As previously discussed under site preparation, weed control is usually the single most important factor in the success or failure of tree plantings. It is just as critical after planting as before and should be continued for at least one full growing season after planting and preferably for 2 years. A weed-free area of 1m diameter should be maintained around each plant for this period.
Weeds should be controlled when they are actively growing, before they set seed and before they begin to compete with your newly established plants. Different weeds will germinate at different times of the year so you will need to monitor your site regularly. Look at your site each month after planting and schedule weed control when you see actively growing weeds. It is much easier to control weeds before they get too big and before they set seed. If you have an annual program of revegetation planned, it pays to keep records of which weeds occur and when they emerge, as well as effective techniques for their control.

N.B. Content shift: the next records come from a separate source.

// acc: the accumulator, the datapath's shift and rotate unit.
//
// Combinational.  Takes one byte (acc_in, chosen by mux_acc from the
// general-register halves) and the current CCR, and performs the shift or
// rotate selected by acc_op: rotate left/right, rotate left/right through
// carry, arithmetic shift left/right, logical shift left, and logical shift
// right.  The first seven codes follow the accumulator operation table;
// logical shift right takes the one remaining code, 0111, by this design's
// choice.  Flags follow the H8/300 rules: C receives the bit shifted out, N
// and Z describe the result, V is the overflow of an arithmetic left shift
// and 0 otherwise; the other CCR bits pass through.  The result goes to the
// general registers (load code 11) and ccr_out to mux_ccr (code 10).
module acc
  import h8_pkg::*;
(
  input  logic [3:0] acc_op,
  input  logic [7:0] acc_in,
  input  logic [7:0] ccr_in,
  output logic [7:0] acc_out,
  output logic [7:0] ccr_out
);
  logic c_in, c_out, v_out;

  assign c_in = ccr_in[CCR_C];

  always_comb begin
    acc_out = acc_in;
    c_out   = c_in;
    v_out   = 1'b0;
    unique case (acc_op)
      ACC_ROTL:  begin acc_out = {acc_in[6:0], acc_in[7]}; c_out = acc_in[7]; end
      ACC_ROTR:  begin acc_out = {acc_in[0], acc_in[7:1]}; c_out = acc_in[0]; end
      ACC_ROTXL: begin acc_out = {acc_in[6:0], c_in};      c_out = acc_in[7]; end
      ACC_ROTXR: begin acc_out = {c_in, acc_in[7:1]};      c_out = acc_in[0]; end
      ACC_SHAL:  begin
        acc_out = {acc_in[6:0], 1'b0};
        c_out   = acc_in[7];
        v_out   = acc_in[7] ^ acc_in[6];
      end
      ACC_SHAR:  begin acc_out = {acc_in[7], acc_in[7:1]}; c_out = acc_in[0]; end
      ACC_SHLL:  begin acc_out = {acc_in[6:0], 1'b0};      c_out = acc_in[7]; end
      ACC_SHLR:  begin acc_out = {1'b0, acc_in[7:1]};      c_out = acc_in[0]; end
      default: ;
    endcase
  end

  always_comb begin
    ccr_out        = ccr_in;
    ccr_out[CCR_N] = acc_out[7];
    ccr_out[CCR_Z] = (acc_out == 8'h00);
    ccr_out[CCR_V] = v_out;
    ccr_out[CCR_C] = c_out;
  end
endmodule
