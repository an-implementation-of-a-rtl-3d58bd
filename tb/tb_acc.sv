// tb_acc: all 256 input bytes x both carry values x eight operations,
// against a reference written with integer arithmetic: the result, C (bit
// shifted out), N, Z, V (overflow of the arithmetic left shift only), and
// the unchanged upper CCR bits.
module tb_acc;
  logic [3:0] acc_op;
  logic [7:0] acc_in, ccr_in, acc_out, ccr_out;
  int checks = 0, failures = 0;
  acc dut (.*);
  initial begin
    for (int op = 0; op < 8; op++)
      for (int v = 0; v < 256; v++)
        for (int c = 0; c < 2; c++) begin
          int r, co, vo;
          logic [7:0] e;
          acc_op = 4'(op); acc_in = 8'(v); ccr_in = 8'($urandom) & 8'hFE | 8'(c); #1;
          vo = 0;
          case (op)
            0: begin r = ((v * 2) % 256) + (v / 128);     co = v / 128; end
            1: begin r = (v / 2) + (v % 2) * 128;         co = v % 2;   end
            2: begin r = ((v * 2) % 256) + c;             co = v / 128; end
            3: begin r = (v / 2) + c * 128;               co = v % 2;   end
            4: begin r = (v * 2) % 256; co = v / 128; vo = ((v / 128) != ((v / 64) % 2)) ? 1 : 0; end
            5: begin r = (v / 2) + (v / 128) * 128;       co = v % 2;   end
            6: begin r = (v * 2) % 256;                   co = v / 128; end
            default: begin r = v / 2;                     co = v % 2;   end
          endcase
          e = ccr_in;
          e[3] = (r >= 128); e[2] = (r == 0); e[1] = 1'(vo); e[0] = 1'(co);
          checks++;
          if (acc_out !== 8'(r) || ccr_out !== e) begin
            failures++;
            if (failures < 10) $display("FAIL op %0d in %h c %0d got %h/%h exp %h/%h", op, v, c, acc_out, ccr_out, 8'(r), e);
          end
        end
    $display("TB_RESULT checks=%0d failures=%0d", checks, failures);
    $finish;
  end
  initial begin
    #1000000; failures++;
    $display("TB_RESULT checks=%0d failures=%0d", checks, failures);
    $finish;
  end
endmodule
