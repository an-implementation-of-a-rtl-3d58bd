// alu: the arithmetic logic unit of the datapath.
//
// Combinational.  Performs the byte, word and single-bit operations of the
// H8/300 instruction set selected by the six-bit alu_sel (codes in h8_pkg).
// Operands: sport/sport_w come from mux_rs (the source, Rs or immediate),
// dport/dport_w from mux_rd (the destination operand, Rd).  Subtraction is
// dport - sport.  Byte operations drive aluB_out (aluW_out = {00, byte}),
// word operations drive aluW_out (aluB_out = its low byte).  ccr_out is the
// CCR updated as the H8/300 manual specifies for the operation (H, N, Z, V,
// C); the controller decides whether it is loaded.  Byte and word add, sub,
// inc/dec, compare, negate, decimal adjust, logic, multiply and the
// pass-through modes follow the operation table.  The bit operations
// 32..45 take the bit number from the immediate (sport[6:4]); 46..49 from a
// register (sport[2:0]); the word forms 50..57 act on bit n+8 of dport_w,
// the byte at an even address.  Codes 41..45 (BAND, BILD, BLD, BIST, BST)
// and the word-form meaning are this design's choice.
module alu
  import h8_pkg::*;
(
  input  logic [7:0]  ccr_in,
  input  logic [7:0]  sport,
  input  logic [15:0] sport_w,
  input  logic [7:0]  dport,
  input  logic [15:0] dport_w,
  input  logic [5:0]  alu_sel,
  output logic [7:0]  ccr_out,
  output logic [7:0]  aluB_out,
  output logic [15:0] aluW_out
);
  logic        c;
  logic [8:0]  s9;
  logic [4:0]  h5;
  logic [16:0] s17;
  logic [12:0] h13;
  logic [7:0]  b;
  logic [15:0] w;
  logic        is_word;
  logic [2:0]  bn;      // bit number, byte forms
  logic [3:0]  wn;      // bit number, word forms
  logic        bit_b;   // selected bit of dport
  logic        bit_w;   // selected bit of dport_w
  logic [7:0]  adj;
  logic [7:0]  op1, op2; // operands of the byte adder/subtracter
  logic        cx;       // carry/borrow into it

  assign c     = ccr_in[CCR_C];
  assign bn    = (alu_sel >= 6'd46 && alu_sel <= 6'd49) ? sport[2:0] : sport[6:4];
  assign wn    = {1'b1, (alu_sel >= 6'd55) ? sport[2:0] : sport[6:4]};
  assign bit_b = dport[bn];
  assign bit_w = dport_w[wn];

  always_comb begin
    b       = 8'h00;
    w       = 16'h0000;
    is_word = 1'b0;
    s9      = '0;
    h5      = '0;
    s17     = '0;
    h13     = '0;
    adj     = 8'h00;
    op1     = 8'h00;
    op2     = 8'h00;
    cx      = 1'b0;
    ccr_out = ccr_in;
    unique case (alu_sel)
      // ---------------------------------------------------- byte arithmetic
      ALU_B_ZERO: b = 8'h00;
      ALU_B_ADD, ALU_B_ADDX, ALU_B_INC: begin
        op2 = (alu_sel == ALU_B_INC) ? 8'h01 : sport;
        cx  = (alu_sel == ALU_B_ADDX) ? c : 1'b0;
        s9  = {1'b0, dport} + {1'b0, op2} + {8'h00, cx};
        h5  = {1'b0, dport[3:0]} + {1'b0, op2[3:0]} + {4'h0, cx};
        b   = s9[7:0];
        ccr_out[CCR_N] = b[7];
        ccr_out[CCR_V] = (dport[7] == op2[7]) && (b[7] != dport[7]);
        if (alu_sel == ALU_B_ADDX) begin
          if (b != 8'h00) ccr_out[CCR_Z] = 1'b0;
        end else ccr_out[CCR_Z] = (b == 8'h00);
        if (alu_sel != ALU_B_INC) begin
          ccr_out[CCR_H] = h5[4];
          ccr_out[CCR_C] = s9[8];
        end
      end
      ALU_B_SUB, ALU_B_SUBX, ALU_B_DEC, ALU_B_CMP, ALU_B_NEG: begin
        op1 = (alu_sel == ALU_B_NEG) ? 8'h00 : dport;
        op2 = (alu_sel == ALU_B_DEC) ? 8'h01 :
              (alu_sel == ALU_B_NEG) ? dport : sport;
        cx  = (alu_sel == ALU_B_SUBX) ? c : 1'b0;
        s9  = {1'b0, op1} - {1'b0, op2} - {8'h00, cx};
        h5  = {1'b0, op1[3:0]} - {1'b0, op2[3:0]} - {4'h0, cx};
        b   = s9[7:0];
        ccr_out[CCR_N] = b[7];
        ccr_out[CCR_V] = (op1[7] != op2[7]) && (b[7] != op1[7]);
        if (alu_sel == ALU_B_SUBX) begin
          if (b != 8'h00) ccr_out[CCR_Z] = 1'b0;
        end else ccr_out[CCR_Z] = (b == 8'h00);
        if (alu_sel != ALU_B_DEC) begin
          ccr_out[CCR_H] = h5[4];
          ccr_out[CCR_C] = s9[8];
        end
      end
      ALU_B_DAA: begin
        adj = 8'h00;
        if (ccr_in[CCR_H] || dport[3:0] > 4'd9) adj[3:0] = 4'h6;
        if (c || dport > 8'h99)                 adj[7:4] = 4'h6;
        b = dport + adj;
        ccr_out[CCR_C] = c || (dport > 8'h99);
        ccr_out[CCR_N:CCR_Z] = nz8(b);
      end
      ALU_B_DAS: begin
        adj = 8'h00;
        if (ccr_in[CCR_H]) adj[3:0] = 4'h6;
        if (c)             adj[7:4] = 4'h6;
        b = dport - adj;
        ccr_out[CCR_N:CCR_Z] = nz8(b);
      end
      // ---------------------------------------------------- byte logic
      ALU_B_AND, ALU_B_OR, ALU_B_XOR, ALU_B_NOT, ALU_B_SPORT, ALU_B_DPORT: begin
        unique case (alu_sel)
          ALU_B_AND:   b = dport & sport;
          ALU_B_OR:    b = dport | sport;
          ALU_B_XOR:   b = dport ^ sport;
          ALU_B_NOT:   b = ~dport;
          ALU_B_SPORT: b = sport;
          default:     b = dport;
        endcase
        ccr_out[CCR_N:CCR_Z] = nz8(b);
        ccr_out[CCR_V]       = 1'b0;
      end
      ALU_B_CCR: b = ccr_in;
      // ---------------------------------------------------- word arithmetic
      ALU_W_ZERO: is_word = 1'b1;
      ALU_W_ADD: begin
        is_word = 1'b1;
        s17 = {1'b0, dport_w} + {1'b0, sport_w};
        h13 = {1'b0, dport_w[11:0]} + {1'b0, sport_w[11:0]};
        w   = s17[15:0];
        ccr_out[CCR_H] = h13[12];
        ccr_out[CCR_N:CCR_Z] = nz16(w);
        ccr_out[CCR_V] = (dport_w[15] == sport_w[15]) && (w[15] != dport_w[15]);
        ccr_out[CCR_C] = s17[16];
      end
      ALU_W_SUB, ALU_W_CMP: begin
        is_word = 1'b1;
        s17 = {1'b0, dport_w} - {1'b0, sport_w};
        h13 = {1'b0, dport_w[11:0]} - {1'b0, sport_w[11:0]};
        w   = s17[15:0];
        ccr_out[CCR_H] = h13[12];
        ccr_out[CCR_N:CCR_Z] = nz16(w);
        ccr_out[CCR_V] = (dport_w[15] != sport_w[15]) && (w[15] != dport_w[15]);
        ccr_out[CCR_C] = s17[16];
      end
      // address arithmetic (ADDS/SUBS, PC and stack steps): flags unchanged
      ALU_W_INC:  begin is_word = 1'b1; w = dport_w + 16'd1; end
      ALU_W_DEC:  begin is_word = 1'b1; w = dport_w - 16'd1; end
      ALU_W_INC2: begin is_word = 1'b1; w = dport_w + 16'd2; end
      ALU_W_DEC2: begin is_word = 1'b1; w = dport_w - 16'd2; end
      ALU_W_MUL:  begin is_word = 1'b1; w = dport_w[7:0] * sport; end
      ALU_W_SPORT, ALU_W_DPORT: begin
        is_word = 1'b1;
        w = (alu_sel == ALU_W_SPORT) ? sport_w : dport_w;
        ccr_out[CCR_N:CCR_Z] = nz16(w);
        ccr_out[CCR_V]       = 1'b0;
      end
      // ---------------------------------------------------- byte bit ops
      ALU_BSET,  ALU_RBSET: begin b = dport; b[bn] = 1'b1;   end
      ALU_BNOT,  ALU_RBNOT: begin b = dport; b[bn] = ~bit_b; end
      ALU_BCLR,  ALU_RBCLR: begin b = dport; b[bn] = 1'b0;   end
      ALU_BTST,  ALU_RBTST: begin b = dport; ccr_out[CCR_Z] = ~bit_b; end
      ALU_BIOR:  begin b = dport; ccr_out[CCR_C] = c | ~bit_b; end
      ALU_BOR:   begin b = dport; ccr_out[CCR_C] = c |  bit_b; end
      ALU_BIXOR: begin b = dport; ccr_out[CCR_C] = c ^ ~bit_b; end
      ALU_BXOR:  begin b = dport; ccr_out[CCR_C] = c ^  bit_b; end
      ALU_BIAND: begin b = dport; ccr_out[CCR_C] = c & ~bit_b; end
      ALU_BAND:  begin b = dport; ccr_out[CCR_C] = c &  bit_b; end
      ALU_BILD:  begin b = dport; ccr_out[CCR_C] = ~bit_b;     end
      ALU_BLD:   begin b = dport; ccr_out[CCR_C] =  bit_b;     end
      ALU_BIST:  begin b = dport; b[bn] = ~c; end
      ALU_BST:   begin b = dport; b[bn] =  c; end
      // ---------------------------------------------------- word bit ops
      ALU_WBSET, ALU_WRBSET: begin is_word = 1'b1; w = dport_w; w[wn] = 1'b1;   end
      ALU_WBNOT, ALU_WRBNOT: begin is_word = 1'b1; w = dport_w; w[wn] = ~bit_w; end
      ALU_WBCLR, ALU_WRBCLR: begin is_word = 1'b1; w = dport_w; w[wn] = 1'b0;   end
      ALU_WBIST: begin is_word = 1'b1; w = dport_w; w[wn] = ~c; end
      ALU_WBST:  begin is_word = 1'b1; w = dport_w; w[wn] =  c; end
      default: ;
    endcase
  end

  assign aluB_out = is_word ? w[7:0] : b;
  assign aluW_out = is_word ? w : {8'h00, b};
endmodule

This website will help you to identify weeds. It contains an interactive tool which enables you to select your area and look through a list of weed species known to occur in your region, with pictures and information about them.
The Weeds CRC produced a range of weed management guidelines that you may find helpful to tackle specific problem weed species.
Another useful publication is 'Stop Bushland Weeds' by Meg Robertson. This publication also contains a table which shows the most effective times of year to control particular weeds.
When using chemical weed control, only chemicals known to not harm your plant species should be used where the chemical is sprayed over the whole site. Otherwise the chemical can be applied in such a way as to avoid contact with your new plants. Shielded sprayers, wick-wipers or backpack sprayers can be used. Specific chemicals can be used to control weeds without affecting the newly established plants. There are several grass-specific herbicides available which will not affect shrubs and trees. Other chemicals can be used as an overspray with no or little effect on native species, however you should get specific advice from an experienced operator before doing this. You should discuss the possibilities with an agricultural chemical supplier or agronomist to find a suitable chemical and application method for your species and region. The Pest Genie website can also help you find the most appropriate herbicide for your situation.
Your local NRM Regional body should also be able to help with weed control methods, timing and safety measures. Click here to find your local NRM regional body. Nationally accredited Farm Chemical User training should be undertaken if you are planning to carry out this work yourself.
Non-chemical methods such as hand weeding, mowing or mulching can also be used. For example, or weedy grass species, mowing when the exotic grasses flower, but before the native grasses do, gives the native grasses an advantage. If repeated over successive years, this method has been shown to increase the cover of native grasses and reduce the area of exotic grasses.
The WA Department of Agriculture has an excellent field note on weed control for revegetation, including post-planting weed control, with some specific herbicide recommendations.
A good site to get some information on chemicals for use in weed control is from the Adelaide and Mount Lofty Ranges NRM Board, which has produced 10 fact sheets on responsible chemical use. The Adelaide and Mount Lofty NRM Board, South Australia, also has a useful website about techniques for controlling weeds in bushland and revegetation sites.